Now let's work out the equation of the plane in component form. Suppose that, in some coordinates system, the normal vector is n = ai + bj + ck and the initial point has position vector r0 = x0i + y0j + z0k. For a generic point on the plane with position vector
r = xi + yj + zk,

r - r0 = (x - x0)i + (y - y0)j + (z - z0)k

so the point-normal equation n•(r - r0) = 0 transforms into

a(x - x0) + b(y - y0) + c(z - z0) = 0.

This equation is known as the standard form of the equation of the plane. If you expand it and simplify, you get

ax + by + cz = d

where d = n•r0 = ax0 + by0 + cz0.

If you work with the unexpanded form of the standard equation, it's easy to see where the initial point and normal vector occur: the coordinates of the point are subtracted from x, y and z inside the brackets and the components of the normal vector multiply the brackets. Thus the plane through the point (1, 0, -2) with normal vector [3, -5, 1] has standard equation

3(x - 1) + (-5)(y - 0) + 1(z - (-2)) = 0.
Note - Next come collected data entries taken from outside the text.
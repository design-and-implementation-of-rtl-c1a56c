// four_bit_adder: counts four one-bit inputs of equal weight.
//
// In the 4x4 Vedic multiplier this block adds the four crosswise partial
// products of weight 2^3 (A3B0, A0B3, A1B2, A2B1). The count, 0 to 4, comes
// out as three bits: s (weight 1, product column S3), c2 (weight 2, passed
// to the S4 column) and c1 (weight 4, passed to the S5 column). The output
// names follow the multiplier's block diagram; the insides are this
// design's choice, the simplest counter from the adder cells: a full adder
// on three inputs, a half adder adding the fourth input to that sum, and a
// half adder merging the two weight-2 carries. c1 is 1 only when all four
// inputs are 1. Purely combinational.
module four_bit_adder (
  input  logic [3:0] x,
  output logic       s,
  output logic       c2,
  output logic       c1
);
  logic fa_s, fa_c, ha_c;

  full_adder u_fa (.a(x[0]), .b(x[1]), .ci(x[2]), .s(fa_s), .co(fa_c));
  half_adder u_ha0 (.a(fa_s), .b(x[3]), .s(s), .c(ha_c));
  half_adder u_ha1 (.a(fa_c), .b(ha_c), .s(c2), .c(c1));
endmodule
which can be simplified to 3x -5y + z = 1.

Any equation in the form ax + by + cz = d represents a plane with normal vector n = ai + bj + ck, so, for example, the equation
2x - 5y + 7z =11 represents a plane with normal vector n = 2i - 5j + 7k.
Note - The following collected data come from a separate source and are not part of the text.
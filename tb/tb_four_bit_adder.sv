// tb_four_bit_adder: exhaustive self-checking test of the four-input bit
// counter. For all 16 input patterns the outputs {c1,c2,s} must equal the
// number of ones in x (0 to 4), so c1 (weight 4) is set only by 4'b1111.
// A watchdog ends the run with a failure if it hangs.
module tb_four_bit_adder;
  logic [3:0] x;
  logic       s, c2, c1;
  int checks = 0, failures = 0;

  four_bit_adder dut (.x(x), .s(s), .c2(c2), .c1(c1));

  initial begin
    #10000;
    failures++;
    $display("watchdog expired");
    $display("TB_RESULT checks=%0d failures=%0d", checks, failures);
    $finish;
  end

  initial begin
    int ones;
    for (int v = 0; v < 16; v++) begin
      x = 4'(v);
      #1;
      ones = 0;
      for (int k = 0; k < 4; k++) if (v[k]) ones++;
      checks++;
      if ({c1, c2, s} !== 3'(ones)) begin
        failures++;
        $display("FAIL x=%b got c1=%0d c2=%0d s=%0d, expected count %0d", x, c1, c2, s, ones);
      end
    end
    $display("TB_RESULT checks=%0d failures=%0d", checks, failures);
    $finish;
  end
endmodule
Suppose you are given a plane with standard equation 3x - 4y + z = 5. How would you describe the plane 6x - 8y + 2z = 10 relative to the original plane? the plane 3x - 4y + z = 6?  the plane
3x - 4y + z = 0?

Standard equations for some special planes.
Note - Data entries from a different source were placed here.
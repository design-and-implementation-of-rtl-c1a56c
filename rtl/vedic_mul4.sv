// vedic_mul4: 4x4-bit unsigned multiplier after the Urdhva Tiryakbhyam
// ("vertically and crosswise") method.
//
// All 16 partial products A_i*B_j are formed at once. Each column of equal
// weight i+j (one "step" of the method) is then reduced by its own adder,
// all columns in parallel, and a final row of full adders carries the
// column results from the S3 column up to S7:
//
//   S0      = A0B0
//   col 1   half adder  (A0B1, A1B0)            -> S1,  carry c0
//   col 2   full adder  (A0B2, A2B0, A1B1)      -> sum2, carry c1_fa
//           half adder  (sum2, c0)              -> S2,  carry c2_ha
//   col 3   4-bit adder (A3B0, A0B3, A1B2, A2B1)-> s3, C2 (to col 4), C1 (to col 5)
//           full adder  (s3, c1_fa, c2_ha)      -> S3,  carry r3
//   col 4   full adder  (A3B1, A1B3, A2B2)      -> s4,  carry C3
//           full adder  (s4, C2, r3)            -> S4,  carry r4
//   col 5   full adder  (A3B2, A2B3, C3)        -> s5,  carry c5
//           full adder  (s5, C1, r4)            -> S5,  carry r5
//   col 6   full adder  (A3B3, c5, r5)          -> S6,  carry S7
//
// This network, and the names S0..S7, C0..C3, follow the design's block
// diagram. Where the diagram marks the S5 adder's third input "C1=0", this
// design connects the 4-bit adder's second carry C1: it is 0 except when
// all four column-3 products are 1 (e.g. 15x15), and the product is wrong
// without it. The multiplier has no clock and no reset; s settles one
// combinational delay after a or b changes.
module vedic_mul4
  import vedic_pkg::*;
(
  input  operand_t a,
  input  operand_t b,
  output product_t s
);
  pp_t pp;

  // column sums and carries (names follow the block diagram)
  logic c0;                   // col 1 carry
  logic sum2, c1_fa, c2_ha;   // col 2
  logic s3, cc2, cc1, r3;     // col 3: 4-bit adder outputs, row carry
  logic s4, cc3, r4;          // col 4
  logic s5, c5, r5;           // col 5

  partial_products u_pp (.a(a), .b(b), .pp(pp));

  // step 1
  assign s[0] = pp[0][0];

  // step 2
  half_adder u_col1 (.a(pp[0][1]), .b(pp[1][0]), .s(s[1]), .c(c0));

  // step 3
  full_adder u_col2 (.a(pp[0][2]), .b(pp[2][0]), .ci(pp[1][1]), .s(sum2), .co(c1_fa));
  half_adder u_col2_ha (.a(sum2), .b(c0), .s(s[2]), .c(c2_ha));

  // step 4
  four_bit_adder u_col3 (
    .x ({pp[2][1], pp[1][2], pp[0][3], pp[3][0]}),
    .s (s3),
    .c2(cc2),
    .c1(cc1)
  );

  // step 5
  full_adder u_col4 (.a(pp[3][1]), .b(pp[1][3]), .ci(pp[2][2]), .s(s4), .co(cc3));

  // step 6
  full_adder u_col5 (.a(pp[3][2]), .b(pp[2][3]), .ci(cc3), .s(s5), .co(c5));

  // final carry row, right to left
  full_adder u_row3 (.a(s3), .b(c1_fa), .ci(c2_ha), .s(s[3]), .co(r3));
  full_adder u_row4 (.a(s4), .b(cc2),   .ci(r3),    .s(s[4]), .co(r4));
  full_adder u_row5 (.a(s5), .b(cc1),   .ci(r4),    .s(s[5]), .co(r5));

  // step 7
  full_adder u_row6 (.a(pp[3][3]), .b(c5), .ci(r5), .s(s[6]), .co(s[7]));
endmodule
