// tb_vedic_mul4: end-to-end test of the 4x4 Vedic multiplier at its only
// size, all 256 operand pairs.
//
// Each product is compared with the integer a*b. The intermediate results of
// the column adders are also checked against the seven steps of the method,
// worked out here from the operand bits: step k adds all A_i*B_j with
// i+j = k-1. The column-3 adder's count must equal step 4, and the column
// sums plus carries must rebuild a*b. The test also counts how often each
// carry mechanism of the network fires (column-1 carry, column-2 second
// carry, the column-3 adder's weight-4 carry C1, the ripple carry into the
// S5 and S6 adders, and the final carry S7) and fails if one never does.
// The multiplier is combinational: outputs are sampled 1 time unit after
// the operands change. A watchdog ends the run with a failure if it hangs.
module tb_vedic_mul4;
  import vedic_pkg::*;
  operand_t a, b;
  product_t s;
  int checks = 0, failures = 0;
  int n_c0 = 0, n_c2ha = 0, n_c1 = 0, n_r4 = 0, n_r5 = 0, n_s7 = 0;

  vedic_mul4 dut (.a(a), .b(b), .s(s));

  task automatic check(input bit ok, input string what);
    checks++;
    if (!ok) begin
      failures++;
      $display("FAIL a=%0d b=%0d: %s", a, b, what);
    end
  endtask

  initial begin
    #100000;
    failures++;
    $display("watchdog expired");
    $display("TB_RESULT checks=%0d failures=%0d", checks, failures);
    $finish;
  end

  initial begin
    int step [7];
    int rebuilt;
    for (int va = 0; va < 16; va++)
      for (int vb = 0; vb < 16; vb++) begin
        a = operand_t'(va);
        b = operand_t'(vb);
        #1;
        // the seven vertical-and-crosswise steps
        foreach (step[k]) step[k] = 0;
        for (int i = 0; i < 4; i++)
          for (int j = 0; j < 4; j++)
            step[i+j] += ((va >> i) & 1) & ((vb >> j) & 1);
        rebuilt = 0;
        foreach (step[k]) rebuilt += step[k] << k;

        check(int'(s) == va * vb, $sformatf("product %0d, expected %0d", s, va * vb));
        check(rebuilt == va * vb, "column steps do not rebuild a*b");
        check(int'({dut.cc1, dut.cc2, dut.s3}) == step[3],
              $sformatf("column-3 adder count %0d, step 4 gives %0d",
                        {dut.cc1, dut.cc2, dut.s3}, step[3]));
        check(s[0] == 1'(step[0]), "S0 is not step 1");

        if (dut.c0)    n_c0++;
        if (dut.c2_ha) n_c2ha++;
        if (dut.cc1)   n_c1++;
        if (dut.r4)    n_r4++;
        if (dut.r5)    n_r5++;
        if (s[7])      n_s7++;
      end

    $display("events: col1 carry=%0d col2 second carry=%0d col3 C1=%0d row carry into S5=%0d into S6=%0d S7=%0d",
             n_c0, n_c2ha, n_c1, n_r4, n_r5, n_s7);
    check(n_c0   > 0, "column-1 carry never set");
    check(n_c2ha > 0, "column-2 second carry never set");
    check(n_c1   > 0, "column-3 adder carry C1 never set");
    check(n_r4   > 0, "row carry into S5 never set");
    check(n_r5   > 0, "row carry into S6 never set");
    check(n_s7   > 0, "product bit S7 never set");

    $display("TB_RESULT checks=%0d failures=%0d", checks, failures);
    $finish;
  end
endmodule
• Planes through the origin must have standard equations of the form
  ax + by + cz = 0, since the values x = 0, y = 0, z = 0 must satisfy the equation.
  
  
• The x-y-plane passes through the origin and has normal vector k, so its standard equation is
                     0(x - 0) + 0(y - 0) + 1(z - 0) = 0 ,   i.e.  z = 0.
  Similarly, the y-z-plane has standard equation x = 0 and the x-z-plane has standard equation y = 0.
  
  
• A plane parallel to the x-y-plane must have a standard equation z = d for some d, since it has normal vector k. A plane parallel to the y-z-plane has equation x = d, and one parallel to the x-z-plane has equation y = d.
  
  
• The normal of a plane parallel to the z-axis must be perpendicular to k, so the k-component of the normal vector is 0. The plane thus has the form ax + by = d. Similarly, a plane parallel to the y-axis has equation ax + cz = d, and one parallel to the x-axis has equation by + cz = d.